L’avenir de l’industrie 4.0 et sa vision des chaînes d’assemblage autocorrectrices dépendent de son alimentation en énergie. L’usine intelligente du futur repose entièrement sur la distribution, la qualité et le contrôle.
Lorsqu’un défaut est découvert sur un produit dans une chaîne de montage traditionnelle, un contrôleur appuie sur le bouton rouge d’arrêt d’urgence. Les ingénieurs et les managers se précipitent alors pour déceler le problème sur la ligne et tenter d’y remédier. Cette démarche a pour effet de suspendre toutes les opérations pour une durée indéterminée. Or, tout retard est susceptible de fausser les estimations de coûts et d’allonger les calendriers de production.
L’un des objectifs clés de l’Industrie 4.0 est de mettre en place des chaînes d’assemblage dotées d’un système d’autosurveillance, où les contrôles et les corrections s’effectueraient automatiquement, sans provoquer de retards de production coûteux. Ce scénario prévoit également des systèmes de vision capables d’identifier les problèmes de qualité sans intervention humaine directe. Des modules d’apprentissage automatique (ML) sont alors utilisés pour analyser les données visuelles en temps réel, puis calculer les ajustements à apporter à la machine et enfin corriger le tir pour le produit suivant sur la ligne d’assemblage.

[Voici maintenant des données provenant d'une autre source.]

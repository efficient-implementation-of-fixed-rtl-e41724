// tb_hbk_csla: self-checking test of the hybrid Brent-Kung / carry-select adder.
// Widths 64 (default), 32, 8, 3 and 1 are checked against the + operator with
// random operands, random carry in, and carry-chain edge cases (all ones + 1).
module tb_hbk_csla;
  logic [63:0] a64, b64, s64;  logic c64, ci64;
  logic [31:0] a32, b32, s32;  logic c32, ci32;
  logic [7:0]  a8,  b8,  s8;   logic c8,  ci8;
  logic [2:0]  a3,  b3,  s3;   logic c3,  ci3;
  logic [0:0]  a1,  b1,  s1;   logic c1,  ci1;
  int checks = 0, failures = 0;

  hbk_csla          d64 (.a(a64), .b(b64), .cin(ci64), .s(s64), .cout(c64));
  hbk_csla #(.W(32)) d32 (.a(a32), .b(b32), .cin(ci32), .s(s32), .cout(c32));
  hbk_csla #(.W(8))  d8  (.a(a8),  .b(b8),  .cin(ci8),  .s(s8),  .cout(c8));
  hbk_csla #(.W(3))  d3  (.a(a3),  .b(b3),  .cin(ci3),  .s(s3),  .cout(c3));
  hbk_csla #(.W(1))  d1  (.a(a1),  .b(b1),  .cin(ci1),  .s(s1),  .cout(c1));

  task automatic chk(input string nm, input logic [64:0] got, input logic [64:0] exp);
    checks++;
    if (got !== exp) begin
      failures++;
      $display("FAIL %s got %h exp %h", nm, got, exp);
    end
  endtask

  initial begin
    #1000000;
    failures++;
    $display("TB_RESULT checks=%0d failures=%0d", checks, failures);
    $finish;
  end

  initial begin
    for (int n = 0; n < 3000; n++) begin
      a64 = {$urandom, $urandom}; b64 = {$urandom, $urandom}; ci64 = 1'($urandom);
      if (n == 0) begin a64 = '1; b64 = '0; ci64 = 1; end
      if (n == 1) begin a64 = '1; b64 = '1; ci64 = 1; end
      if (n == 2) begin a64 = 64'h0000_0000_FFFF_FFFF; b64 = 1; ci64 = 0; end
      // sparse bit patterns to exercise long propagate chains
      if (n % 7 == 3) b64 = ~a64;
      a32 = a64[31:0]; b32 = b64[63:32]; ci32 = ci64;
      if (n % 5 == 4) b32 = ~a32;
      a8 = 8'(n); b8 = 8'(n >> 8); ci8 = 1'(n >> 16);
      a3 = 3'(n); b3 = 3'(n >> 3); ci3 = 1'(n >> 6);
      a1 = 1'(n); b1 = 1'(n >> 1); ci1 = 1'(n >> 2);
      #1;
      chk("w64", {c64, s64}, 65'(a64) + 65'(b64) + 65'(ci64));
      chk("w32", 65'({c32, s32}), 65'(a32) + 65'(b32) + 65'(ci32));
      chk("w8",  65'({c8, s8}),   65'(a8) + 65'(b8) + 65'(ci8));
      chk("w3",  65'({c3, s3}),   65'(a3) + 65'(b3) + 65'(ci3));
      chk("w1",  65'({c1, s1}),   65'(a1) + 65'(b1) + 65'(ci1));
    end
    $display("TB_RESULT checks=%0d failures=%0d", checks, failures);
    $finish;
  end
endmodule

Une telle capacité d’« autocorrection » à l’échelle industrielle pourrait se rencontrer sous de nombreuses formes à l’avenir. Par exemple, il devrait être possible de former un module ML semblable à ceux utilisés pour la reconnaissance faciale à détecter les défauts présents dans les couches successives de pièces imprimées en 3D. Le balayage et la mesure par laser peuvent aussi être utilisés pour détecter un mauvais alignement de pièces. L’autocorrection devrait s’installer progressivement à mesure que sont mis en œuvre de nouveaux accessoires matériels supplémentaires pour les robots ou cobots existants, les véhicules d’usine autonomes (AFV) ou les appareils de l’Internet industriel des objets (IIoT).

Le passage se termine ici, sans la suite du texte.